4. Klopf- und Vibrationsmassagen

Ein Abklopfen des Rückens oder eine Vibrationsmassage des Brustkorbs erzeugen Schwingungen, die festsitzendes Sekret lösen. Massiert bzw. geklopft wird dabei nur in der Ausatemphase von unten nach oben, damit der Schleim mundwärts abtransportiert werden kann. Durchführen sollten die speziellen Massagen am besten geschultes Pflegepersonal oder Atemphysiotherapeuten.

5. Viel (Tee) Trinken

Wasser macht den Schleim in den Bronchien flüssiger. Besonders eignen sich warme Bronchialtees mit Anis, Fenchel, Thymian, Spitzwegerich, Eibisch und Süßholzwurzel.

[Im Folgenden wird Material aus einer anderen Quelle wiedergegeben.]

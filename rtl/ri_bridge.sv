// ri_bridge: bridge node joining a higher ring and a lower ring.
//
// On each ring the bridge has an incoming and an outgoing port; the incoming port of one
// ring feeds the outgoing port of the other. Each direction has two reorder buffers, one
// for completions and one for everything else, so completions can never be starved by
// requests (the livelock the two-buffer split avoids); each applies the re-ordering scheme
// of ri_rob on its own.
//
// IDs: the initialization packet comes from the higher ring. The bridge takes data+1 as
// its ID and lower bound LB, and sends the packet (data = LB) round the lower ring. When it
// comes back, the bridge takes data+1 as upper bound HB and sends it on along the higher
// ring. Lower-ring nodes therefore hold the IDs strictly between LB and HB. A packet on the
// higher ring crosses down when LB < dst < HB; a packet on the lower ring crosses up when
// its destination is outside that range or it carries an alert (alerts are removed by the
// supervisor, which sits on the higher ring).
//
// Absorbing a crossing packet: the slot is passed on invalid. For a read the slot becomes a
// reserved-for-completion slot reserved for the bridge itself, so the completions that come
// back from the other ring can be returned on this ring; the bridge releases it with the
// last completion. The buffered copy is stored unreserved and unbooked. A crossing packet
// that does not fit is bounced with its order ticket, like at a target.
//
// Outgoing side: round-robin between the request and completion buffers, except that the
// completion buffer wins whenever the passing slot is a reserved-for-completion slot of the
// bridge. The lower-ring outgoing port books the slot of the first request it sends down;
// that booked slot cannot be reserved or used by other lower-ring nodes and guarantees the
// bridge a way into the lower ring.
// Timing: both outputs are registers (outgoing ports); the two rings are independent
// otherwise. Own choices: HB itself is not given to any node; the handling of a completion
// slot released at an initiator also applies here (see ri_in_port).
module ri_bridge
  import ri_pkg::*;
#(
  parameter int ROB_DEPTH = 5,
  parameter int RB        = -1,
  parameter int RAT       = 0
) (
  input  logic clk,
  input  logic rst_n,
  input  pkt_t hi_in,
  output pkt_t hi_out,
  input  pkt_t lo_in,
  output pkt_t lo_out,
  output id_t  lower_bound,
  output id_t  upper_bound,
  output logic bounds_valid,
  output logic ev_bounce,
  output logic ev_cross_down,
  output logic ev_cross_up,
  output logic ev_booked_use
);
  id_t  lb_q, hb_q;
  logic lbv_q, hbv_q;
  assign lower_bound  = lb_q;
  assign upper_bound  = hb_q;
  assign bounds_valid = hbv_q;

  function automatic logic in_range(input id_t d, input id_t lb, input id_t hb);
    return (d > lb) && (d < hb);
  endfunction

  // ---------------- incoming sides ----------------
  // index 0: higher ring -> lower ring, index 1: lower ring -> higher ring
  pkt_t             side_in   [2];
  pkt_t             side_fwd  [2];
  logic             offer_req [2], offer_cpl [2];
  logic             acc_req   [2], acc_cpl   [2];
  logic [ORD_W-1:0] tk_req    [2], tk_cpl    [2];
  pkt_t             store     [2];
  logic             xing     [2];

  assign side_in[0] = hi_in;
  assign side_in[1] = lo_in;

  always_comb begin
    for (int s = 0; s < 2; s++) begin
      store[s]           = side_in[s];
      store[s].reserved  = 1'b0;
      store[s].booked    = 1'b0;
      store[s].ord_valid = 1'b0;
      if (s == 0)
        xing[s] = side_in[s].valid && hbv_q && side_in[s].cmd != CMD_INIT &&
                  side_in[s].alert == AL_NONE && in_range(side_in[s].dst, lb_q, hb_q);
      else
        xing[s] = side_in[s].valid && hbv_q && side_in[s].cmd != CMD_INIT &&
                  (side_in[s].alert != AL_NONE || !in_range(side_in[s].dst, lb_q, hb_q));
      // the initialization packet passes through the request buffer, data incremented
      if (side_in[s].valid && side_in[s].cmd == CMD_INIT) begin
        xing[s]       = 1'b1;
        store[s].data = side_in[s].data + 1'b1;
      end
      offer_cpl[s] = xing[s] && side_in[s].cmd == CMD_COMPL;
      offer_req[s] = xing[s] && side_in[s].cmd != CMD_COMPL;
    end
  end

  logic taken [2];
  always_comb begin
    for (int s = 0; s < 2; s++) begin
      taken[s]    = (offer_cpl[s] && acc_cpl[s]) || (offer_req[s] && acc_req[s]);
      side_fwd[s] = side_in[s];
      if (xing[s]) begin
        if (taken[s]) begin
          side_fwd[s].valid     = 1'b0;
          side_fwd[s].ord_valid = 1'b0;
          if (side_in[s].cmd == CMD_READ && side_in[s].alert == AL_NONE) begin
            side_fwd[s].cmd      = CMD_RSV_COMPL;
            side_fwd[s].reserved = 1'b1;
            side_fwd[s].rsv_node = lb_q;
          end else if (side_in[s].cmd == CMD_COMPL && side_in[s].reserved &&
                       side_in[s].rsv_node == side_in[s].src) begin
            side_fwd[s].cmd = CMD_RSV_COMPL;
          end
        end else begin
          side_fwd[s].ord_valid = 1'b1;
          side_fwd[s].ord_id    = offer_cpl[s] ? tk_cpl[s] : tk_req[s];
        end
      end
    end
  end

  assign ev_bounce     = (xing[0] && !taken[0]) || (xing[1] && !taken[1]);
  assign ev_cross_down = taken[0];
  assign ev_cross_up   = taken[1];

  always_ff @(posedge clk or negedge rst_n) begin
    if (!rst_n) begin
      lb_q  <= '0;
      hb_q  <= '0;
      lbv_q <= 1'b0;
      hbv_q <= 1'b0;
    end else begin
      if (hi_in.valid && hi_in.cmd == CMD_INIT && acc_req[0]) begin
        lb_q  <= id_t'(hi_in.data + 1'b1);
        lbv_q <= 1'b1;
      end
      if (lo_in.valid && lo_in.cmd == CMD_INIT && acc_req[1]) begin
        hb_q  <= id_t'(lo_in.data + 1'b1);
        hbv_q <= 1'b1;
      end
    end
  end

  // ---------------- buffers ----------------
  logic hv_req [2], hv_cpl [2], pop_req [2], pop_cpl [2];
  pkt_t hd_req [2], hd_cpl [2];

  generate
    for (genvar s = 0; s < 2; s++) begin : g_side
      ri_rob #(.SIZE(ROB_DEPTH)) u_req (
        .clk, .rst_n, .offer(offer_req[s]), .offer_pkt(store[s]), .accept(acc_req[s]),
        .ticket(tk_req[s]), .head_valid(hv_req[s]), .head(hd_req[s]), .pop(pop_req[s])
      );
      ri_rob #(.SIZE(ROB_DEPTH)) u_cpl (
        .clk, .rst_n, .offer(offer_cpl[s]), .offer_pkt(store[s]), .accept(acc_cpl[s]),
        .ticket(tk_cpl[s]), .head_valid(hv_cpl[s]), .head(hd_cpl[s]), .pop(pop_cpl[s])
      );
    end
  endgenerate

  // ---------------- outgoing sides ----------------
  // out side 0 drives the lower ring from buffers of side 0; out side 1 drives the higher
  // ring from buffers of side 1. The slot each outgoing port fills is the forwarded slot of
  // the incoming port of the same ring: higher ring = side_fwd[0], lower ring = side_fwd[1].
  pkt_t oslot [2];
  pkt_t ohead [2];
  logic ovalid[2], opop[2], sel_cpl[2], rr_q[2];
  logic [CNT_W-1:0] rsv_cnt [2];
  logic o_ins[2], o_stall[2], o_rsv[2], o_unres[2];

  assign oslot[0] = side_fwd[1];  // lower ring slot, filled by buffers of the down direction
  assign oslot[1] = side_fwd[0];  // higher ring slot, filled by buffers of the up direction

  always_comb begin
    for (int s = 0; s < 2; s++) begin
      logic rc_mine;
      rc_mine    = !oslot[s].valid && oslot[s].reserved && oslot[s].rsv_node == lb_q &&
                   oslot[s].cmd == CMD_RSV_COMPL;
      if (rc_mine && hv_cpl[s])        sel_cpl[s] = 1'b1;
      else if (hv_cpl[s] && hv_req[s]) sel_cpl[s] = rr_q[s];
      else                             sel_cpl[s] = hv_cpl[s];
      ohead[s]   = sel_cpl[s] ? hd_cpl[s] : hd_req[s];
      ovalid[s]  = sel_cpl[s] ? hv_cpl[s] : hv_req[s];
    end
  end

  assign pop_cpl[0] = opop[0] && sel_cpl[0];
  assign pop_req[0] = opop[0] && !sel_cpl[0];
  assign pop_cpl[1] = opop[1] && sel_cpl[1];
  assign pop_req[1] = opop[1] && !sel_cpl[1];

  always_ff @(posedge clk or negedge rst_n) begin
    if (!rst_n) begin
      rr_q[0] <= 1'b0;
      rr_q[1] <= 1'b0;
    end else begin
      for (int s = 0; s < 2; s++)
        if (opop[s]) rr_q[s] <= !sel_cpl[s];
    end
  end

  // the ID travelling with the initialization packet is valid before the bridge has its own
  logic id_ok_lo, id_ok_hi;
  assign id_ok_lo = lbv_q;
  assign id_ok_hi = lbv_q;

  ri_out_port #(.RB(RB), .RAT(RAT), .IS_BRIDGE(1'b1), .BOOK_FIRST(1'b1)) u_out_lo (
    .clk, .rst_n, .my_id(lb_q), .id_valid(id_ok_lo), .slot_in(oslot[0]), .slot_out(lo_out),
    .head_valid(ovalid[0]), .head(ohead[0]), .pop(opop[0]), .unres_req(1'b0),
    .reserved_cnt(rsv_cnt[0]), .ev_insert(o_ins[0]), .ev_stall(o_stall[0]),
    .ev_reserve(o_rsv[0]), .ev_unreserve(o_unres[0])
  );

  ri_out_port #(.RB(RB), .RAT(RAT), .IS_BRIDGE(1'b1), .BOOK_FIRST(1'b0)) u_out_hi (
    .clk, .rst_n, .my_id(lb_q), .id_valid(id_ok_hi), .slot_in(oslot[1]), .slot_out(hi_out),
    .head_valid(ovalid[1]), .head(ohead[1]), .pop(opop[1]), .unres_req(1'b0),
    .reserved_cnt(rsv_cnt[1]), .ev_insert(o_ins[1]), .ev_stall(o_stall[1]),
    .ev_reserve(o_rsv[1]), .ev_unreserve(o_unres[1])
  );

  assign ev_booked_use = o_ins[0] && oslot[0].booked;
endmodule
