// tb_ri_bridge: tests the bridge between two rings closed by the testbench.
// Higher ring: a delay line of LH slots standing in for the supervisor (ID 0) and initiators
// 1 and 2; its last stage takes off and logs packets for IDs 0..2 (and the returning
// initialization packet). Lower ring: a delay line of LL slots standing in for five nodes;
// its first five stages add one to a passing initialization packet, its last stage takes
// off and logs packets for IDs 4..8. Packets are injected into free, unreserved, unbooked
// slots of either ring.
// Checked:
//  * initialization: lower bound 3, upper bound 9, and the packet returns to the higher ring
//    carrying 9;
//  * a write on the higher ring for ID 5 crosses down (the initialization packet counts as a
//    crossing each way); the first request sent down, the initialization packet, books its
//    slot, which then keeps circulating booked;
//  * a write on the lower ring for ID 2, and an alert packet for ID 5, cross up;
//  * a packet for ID 1 on the higher ring and one for ID 6 on the lower ring stay put;
//  * a read crossing down leaves behind a reserved-for-completion slot of the bridge on the
//    higher ring; its two completions cross up re-sourced to the bridge, and the last one
//    gets that slot released (the ring here has free slots, so the words need not wait for
//    the reserved one);
//  * with the lower ring full of traffic, writes crossing down overflow the request buffer,
//    are bounced, and arrive below in their original order, using the booked slot.
module tb_ri_bridge;
  import ri_pkg::*;
  localparam int LH = 6, LL = 10;
  logic clk = 0, rst_n = 0;
  always #5 clk = ~clk;

  pkt_t hi_in, hi_out, lo_in, lo_out;
  id_t lower_bound, upper_bound;
  logic bounds_valid, ev_bounce, ev_cross_down, ev_cross_up, ev_booked_use;

  ri_bridge dut (.*);

  int checks = 0, failures = 0;
  task automatic chk(input logic ok, input string s);
    checks++;
    if (!ok) begin failures++; $display("FAIL %0t: %s", $time, s); end
  endtask

  initial begin
    repeat (5000) @(posedge clk);
    $display("watchdog expired");
    $display("TB_RESULT checks=%0d failures=%0d", checks + 1, failures + 1);
    $finish;
  end

  pkt_t hl [LH], ll [LL];
  pkt_t hinj, linj;
  logic hinj_v = 0, linj_v = 0, huse, luse;
  pkt_t hq[$], lq[$], hlog[$], llog[$];
  int bounces = 0, downs = 0, ups = 0, booked_uses = 0;
  logic keep_filler = 0;

  function automatic logic free(input pkt_t p);
    return !p.valid && !p.reserved && !p.booked;
  endfunction
  assign huse  = hinj_v && free(hl[LH-1]);
  assign luse  = linj_v && free(ll[LL-1]);
  assign hi_in = huse ? hinj : hl[LH-1];
  assign lo_in = luse ? linj : ll[LL-1];

  function automatic pkt_t take(input pkt_t p, input logic hi);
    if (hi) hlog.push_back(p); else llog.push_back(p);
    p.valid = 0;
    if (p.cmd == CMD_COMPL && p.reserved && p.rsv_node == p.src) p.cmd = CMD_RSV_COMPL;
    else if (p.cmd != CMD_RSV_COMPL) p.reserved = 0;
    return p;
  endfunction
  function automatic pkt_t hstage(input pkt_t p, input int k);
    if (k == LH - 1 && p.valid && (p.cmd == CMD_INIT || (p.alert == AL_NONE && p.dst <= 2) ||
                                   p.alert != AL_NONE))
      p = take(p, 1);
    return p;
  endfunction
  function automatic pkt_t lstage(input pkt_t p, input int k);
    if (p.valid && p.cmd == CMD_INIT && k < 5) p.data = p.data + 1;
    if (k == LL - 1 && p.valid && p.cmd != CMD_INIT && p.alert == AL_NONE &&
        p.dst >= 4 && p.dst <= 8 && !(keep_filler && p.src == 15))
      p = take(p, 0);
    return p;
  endfunction

  always @(posedge clk or negedge rst_n) begin
    if (!rst_n) begin
      for (int i = 0; i < LH; i++) hl[i] <= PKT_IDLE;
      for (int i = 0; i < LL; i++) ll[i] <= PKT_IDLE;
    end else begin
      hl[0] <= hstage(hi_out, 0);
      for (int i = 1; i < LH; i++) hl[i] <= hstage(hl[i-1], i);
      ll[0] <= lstage(lo_out, 0);
      for (int i = 1; i < LL; i++) ll[i] <= lstage(ll[i-1], i);
      if (huse) hinj_v <= 0;
      if (luse) linj_v <= 0;
      if (ev_bounce) bounces++;
      if (ev_cross_down) downs++;
      if (ev_cross_up) ups++;
      if (ev_booked_use) booked_uses++;
    end
  end
  always @(negedge clk) begin
    if (!hinj_v && hq.size() != 0) begin hinj = hq.pop_front(); hinj_v = 1; end
    if (!linj_v && lq.size() != 0) begin linj = lq.pop_front(); linj_v = 1; end
  end

  function automatic pkt_t mk(input cmd_e c, input int src, input int dst, input int data,
                              input int bs = 1);
    pkt_t p = PKT_IDLE;
    p.valid = 1; p.cmd = c; p.src = id_t'(src); p.dst = id_t'(dst); p.data = DATA_W'(data);
    p.burst_size = BS_W'(bs);
    if (c == CMD_READ) begin p.reserved = 1; p.rsv_node = id_t'(dst); end
    return p;
  endfunction

  task automatic wait_idle(input int extra = 4 * LL);
    while (hq.size() != 0 || lq.size() != 0 || hinj_v || linj_v) @(posedge clk);
    repeat (extra) @(posedge clk);
  endtask

  function automatic int hi_rsv_bridge();
    int n = 0;
    for (int i = 0; i < LH; i++) if (hl[i].reserved && hl[i].rsv_node == 3) n++;
    return n + int'(hi_out.reserved && hi_out.rsv_node == 3);
  endfunction
  function automatic int lo_booked();
    int n = 0;
    for (int i = 0; i < LL; i++) if (ll[i].booked) n++;
    return n + int'(lo_out.booked);
  endfunction

  pkt_t p;
  logic ok;
  initial begin
    repeat (2) @(negedge clk);
    rst_n = 1;
    p = PKT_IDLE; p.valid = 1; p.cmd = CMD_INIT; p.data = 2;
    hq.push_back(p);
    wait_idle();
    chk(bounds_valid && lower_bound == 3 && upper_bound == 9, "bounds 3 and 9");
    chk(hlog.size() == 1 && hlog[0].cmd == CMD_INIT && hlog[0].data == 9, "init returns with 9");
    hlog.delete();

    // ---- crossings ----
    hq.push_back(mk(CMD_WRITE, 1, 5, 32'h11));
    hq.push_back(mk(CMD_WRITE, 2, 1, 32'h22));
    lq.push_back(mk(CMD_WRITE, 6, 2, 32'h33));
    lq.push_back(mk(CMD_WRITE, 4, 6, 32'h44));
    p = mk(CMD_WRITE, 4, 5, 32'h55); p.alert = AL_ADDR;
    lq.push_back(p);
    wait_idle();
    chk(downs == 2 && ups == 3, $sformatf("crossings down %0d up %0d", downs, ups));
    ok = 0; foreach (llog[i]) if (llog[i].data == 32'h11 && llog[i].dst == 5 && llog[i].src == 1) ok = 1;
    chk(ok, "write crossed down");
    chk(lo_booked() == 1, "one booked slot circulates on the lower ring");
    ok = 0; foreach (hlog[i]) if (hlog[i].data == 32'h33 && hlog[i].dst == 2) ok = 1;
    chk(ok, "write crossed up");
    ok = 0; foreach (hlog[i]) if (hlog[i].data == 32'h55 && hlog[i].alert == AL_ADDR) ok = 1;
    chk(ok, "alert packet crossed up");
    ok = 0; foreach (hlog[i]) if (hlog[i].data == 32'h22) ok = 1;
    chk(ok, "higher-ring packet stayed on the higher ring");
    ok = 0; foreach (llog[i]) if (llog[i].data == 32'h44) ok = 1;
    chk(ok, "lower-ring packet stayed on the lower ring");
    hlog.delete(); llog.delete();

    // ---- read down, completions up ----
    hq.push_back(mk(CMD_READ, 1, 7, 0, 2));
    wait_idle();
    chk(hi_rsv_bridge() == 1, "read leaves a reserved-for-completion slot of the bridge");
    chk(llog.size() == 1 && llog[0].cmd == CMD_READ && llog[0].reserved && llog[0].rsv_node == 7,
        "read forwarded below, reserved for its target");
    p = mk(CMD_COMPL, 7, 1, 32'hC0, 2); lq.push_back(p);
    p = mk(CMD_COMPL, 7, 1, 32'hC1, 1); p.cpl_order = 1; lq.push_back(p);
    wait_idle();
    chk(hlog.size() == 2 && hlog[0].data == 32'hC0 && hlog[1].data == 32'hC1, "completions crossed up");
    if (hlog.size() == 2) begin
      chk(hlog[0].src == 3 && hlog[1].src == 3, "completions re-sourced to the bridge");
      chk(!hlog[1].reserved, "last word leaves unreserved");
    end
    chk(hi_rsv_bridge() == 0, "no slot left reserved for the bridge");
    hlog.delete(); llog.delete();

    // ---- overflow with a full lower ring ----
    keep_filler = 1;
    for (int i = 0; i < LL; i++) lq.push_back(mk(CMD_WRITE, 15, 8, 0));
    while (lq.size() != 0 || linj_v) @(posedge clk);
    bounces = 0; booked_uses = 0;
    for (int i = 0; i < 9; i++) hq.push_back(mk(CMD_WRITE, 1, 4, 100 + i));
    wait_idle(2 * LL);
    chk(bounces > 0, $sformatf("writes bounced at the bridge (%0d)", bounces));
    chk(booked_uses > 0, $sformatf("booked slot used (%0d)", booked_uses));
    keep_filler = 0;
    wait_idle(12 * LL);
    ok = 1;
    begin
      int n = 0;
      foreach (llog[i]) if (llog[i].src == 1) begin
        if (llog[i].data != 100 + n) ok = 0;
        n++;
      end
      chk(n == 9, $sformatf("all nine writes arrived (%0d)", n));
    end
    chk(ok, "original order kept");
    $display("TB_RESULT checks=%0d failures=%0d", checks, failures);
    $finish;
  end
endmodule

6. Pflanzliche Schleimlöser

Pflanzliche Schleimlöser, z. B. mit den Wirkstoffen N-Acetylcystein, Ambroxol oder Cineol, helfen Ihnen, festsitzendes Sekret in den Bronchien zu verflüssigen. Sie sind rezeptfrei in der Apotheke erhältlich. Lassen Sie sich beraten, welches Mittel für Sie geeignet ist!


Quellen:

Kardos P. (et al.): Leitlinie der Deutschen Gesellschaft für Pneumologie und Beatmungsmedizin zur Diagnostik und Therapie von erwachsenen Patienten mit Husten. In: Pneumologie 2019; 73(03): 143-180.

Weise, S. (et al.): Empfehlungen zur physiotherapeutischen Atemtherapie (2. Aufl.). Oberhaching/München, 2008.